╭─ RECORD EXCERPTS

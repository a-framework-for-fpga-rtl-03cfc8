// dwt_pe: processing element of the 1-D DBWT, one decomposition level of a
// 9/7 biorthogonal analysis filter bank with decimation by two.
//
// Samples enter word-serially through a valid/ready port into a 9-sample
// window (the newest sample plus eight delay registers). Each time an odd
// sample (zero-based index 2m+1) is accepted, the symmetric taps of the window
// are pre-added (h[k] = h[8-k], g[k] = g[6-k]) and a job is handed to a folded
// multiply-accumulate engine with M multipliers (dwt_fold_core). Exploiting
// the decimation (one job per two samples) and the filter symmetry this way is
// what the design relies on to cut multipliers; the exact folding is this
// implementation's choice. A sample flagged `in_first` starts a new sequence:
// the history is treated as zero (zero padding before the first sample).
//
// Outputs: one (low, high) pair per two input samples, valid for one cycle on
// out_valid (out_first marks the first pair of a sequence), both rounded and
// saturated to W_O bits (shift SHIFT) and as raw accumulator values (for
// blocks that sum several PEs before rounding). There
// is no output back-pressure. Latency from the odd sample to out_valid is
// ceil(9/M) + 1 cycles. With M >= 5 the PE accepts one sample every cycle;
// with fewer multipliers in_ready drops while the engine is still busy.
module dwt_pe #(
  parameter int DW    = 16,
  parameter int CW    = 12,
  parameter int M     = 5,
  parameter int ACC_W = 36,
  parameter int SHIFT = 10,
  parameter int CL [5] = '{27, -17, -80, 273, 617},
  parameter int CH [4] = '{93, -59, -605, 1142}
) (
  input  logic                    clk,
  input  logic                    rst_n,
  input  logic                    in_valid,
  input  logic                    in_first,
  input  logic signed [DW-1:0]    in_data,
  output logic                    in_ready,
  output logic                    out_valid,
  output logic                    out_first,
  output logic signed [15:0]      out_lo,
  output logic signed [15:0]      out_hi,
  output logic signed [ACC_W-1:0] out_acc_lo,
  output logic signed [ACC_W-1:0] out_acc_hi
);
  import dbwt_pkg::*;

  logic signed [DW-1:0] hist [8];    // hist[k] = x[n-1-k]
  logic signed [DW-1:0] win  [9];    // win[k]  = x[n-k], n = incoming sample
  logic                 odd_next;    // the next sample has an odd index
  logic                 seq_head;    // no pair of this sequence started yet
  logic                 pair_now;
  logic                 can_start;
  logic signed [DW:0]   op_lo [5];
  logic signed [DW:0]   op_hi [4];

  always_comb begin
    win[0] = in_data;
    for (int k = 1; k < 9; k++) win[k] = in_first ? '0 : hist[k-1];
    for (int k = 0; k < 4; k++) op_lo[k] = (DW+1)'(win[k]) + (DW+1)'(win[8-k]);
    op_lo[4] = (DW+1)'(win[4]);
    for (int k = 0; k < 3; k++) op_hi[k] = (DW+1)'(win[k]) + (DW+1)'(win[6-k]);
    op_hi[3] = (DW+1)'(win[3]);
  end

  assign in_ready = !(odd_next && !in_first) || can_start;
  assign pair_now = in_valid && in_ready && odd_next && !in_first;

  always_ff @(posedge clk or negedge rst_n) begin
    if (!rst_n) begin
      odd_next <= 1'b0;
      seq_head <= 1'b0;
      for (int k = 0; k < 8; k++) hist[k] <= '0;
    end else if (in_valid && in_ready) begin
      for (int k = 0; k < 8; k++) hist[k] <= win[k];
      odd_next <= in_first ? 1'b1 : !odd_next;
      if (in_first)      seq_head <= 1'b1;
      else if (pair_now) seq_head <= 1'b0;
    end
  end

  dwt_fold_core #(
    .DW(DW + 1), .CW(CW), .M(M), .ACC_W(ACC_W), .TW(1), .CL(CL), .CH(CH)
  ) u_core (
    .clk, .rst_n,
    .start    (pair_now),
    .op_lo    (op_lo),
    .op_hi    (op_hi),
    .tag_in   (seq_head),
    .can_start(can_start),
    .done     (out_valid),
    .acc_lo   (out_acc_lo),
    .acc_hi   (out_acc_hi),
    .tag_out  (out_first)
  );

  assign out_lo = round_sat(64'(out_acc_lo), SHIFT);
  assign out_hi = round_sat(64'(out_acc_hi), SHIFT);

endmodule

╰─

*ACTIVITY:* Every entry that appears above should be duplicated exactly.

*RESPONSE TO THIS EXERCISE:*
repository a-framework-for-fpga-rtl-03cfc8
// dwt_pe: processing element of the 1-D DBWT, one decomposition level of a
// 9/7 biorthogonal analysis filter bank with decimation by two.
//
// Samples enter word-serially through a valid/ready port into a 9-sample
// window (the newest sample plus eight delay registers). Each time an odd
// sample (zero-based index 2m+1) is accepted, the symmetric taps of the window
// are pre-added (h[k] = h[8-k], g[k] = g[6-k]) and a job is handed to a folded
// multiply-accumulate engine with M multipliers (dwt_fold_core). Exploiting
// the decimation (one job per two samples) and the filter symmetry this way is
// what the design relies on to cut multipliers; the exact folding is this
// implementation's choice. A sample flagged `in_first` starts a new sequence:
// the history is treated as zero (zero padding before the first sample).
//
// Outputs: one (low, high) pair per two input samples, valid for one cycle on
// out_valid (out_first marks the first pair of a sequence), both rounded and
// saturated to W_O bits (shift SHIFT) and as raw accumulator values (for
// blocks that sum several PEs before rounding). There
// is no output back-pressure. Latency from the odd sample to out_valid is
// ceil(9/M) + 1 cycles. With M >= 5 the PE accepts one sample every cycle;
// with fewer multipliers in_ready drops while the engine is still busy.
module dwt_pe #(
  parameter int DW    = 16,
  parameter int CW    = 12,
  parameter int M     = 5,
  parameter int ACC_W = 36,
  parameter int SHIFT = 10,
  parameter int CL [5] = '{27, -17, -80, 273, 617},
  parameter int CH [4] = '{93, -59, -605, 1142}
) (
  input  logic                    clk,
  input  logic                    rst_n,
  input  logic                    in_valid,
  input  logic                    in_first,
  input  logic signed [DW-1:0]    in_data,
  output logic                    in_ready,
  output logic                    out_valid,
  output logic                    out_first,
  output logic signed [15:0]      out_lo,
  output logic signed [15:0]      out_hi,
  output logic signed [ACC_W-1:0] out_acc_lo,
  output logic signed [ACC_W-1:0] out_acc_hi
);
  import dbwt_pkg::*;

  logic signed [DW-1:0] hist [8];    // hist[k] = x[n-1-k]
  logic signed [DW-1:0] win  [9];    // win[k]  = x[n-k], n = incoming sample
  logic                 odd_next;    // the next sample has an odd index
  logic                 seq_head;    // no pair of this sequence started yet
  logic                 pair_now;
  logic                 can_start;
  logic signed [DW:0]   op_lo [5];
  logic signed [DW:0]   op_hi [4];

  always_comb begin
    win[0] = in_data;
    for (int k = 1; k < 9; k++) win[k] = in_first ? '0 : hist[k-1];
    for (int k = 0; k < 4; k++) op_lo[k] = (DW+1)'(win[k]) + (DW+1)'(win[8-k]);
    op_lo[4] = (DW+1)'(win[4]);
    for (int k = 0; k < 3; k++) op_hi[k] = (DW+1)'(win[k]) + (DW+1)'(win[6-k]);
    op_hi[3] = (DW+1)'(win[3]);
  end

  assign in_ready = !(odd_next && !in_first) || can_start;
  assign pair_now = in_valid && in_ready && odd_next && !in_first;

  always_ff @(posedge clk or negedge rst_n) begin
    if (!rst_n) begin
      odd_next <= 1'b0;
      seq_head <= 1'b0;
      for (int k = 0; k < 8; k++) hist[k] <= '0;
    end else if (in_valid && in_ready) begin
      for (int k = 0; k < 8; k++) hist[k] <= win[k];
      odd_next <= in_first ? 1'b1 : !odd_next;
      if (in_first)      seq_head <= 1'b1;
      else if (pair_now) seq_head <= 1'b0;
    end
  end

  dwt_fold_core #(
    .DW(DW + 1), .CW(CW), .M(M), .ACC_W(ACC_W), .TW(1), .CL(CL), .CH(CH)
  ) u_core (
    .clk, .rst_n,
    .start    (pair_now),
    .op_lo    (op_lo),
    .op_hi    (op_hi),
    .tag_in   (seq_head),
    .can_start(can_start),
    .done     (out_valid),
    .acc_lo   (out_acc_lo),
    .acc_hi   (out_acc_hi),
    .tag_out  (out_first)
  );

  assign out_lo = round_sat(64'(out_acc_lo), SHIFT);
  assign out_hi = round_sat(64'(out_acc_hi), SHIFT);

endmodule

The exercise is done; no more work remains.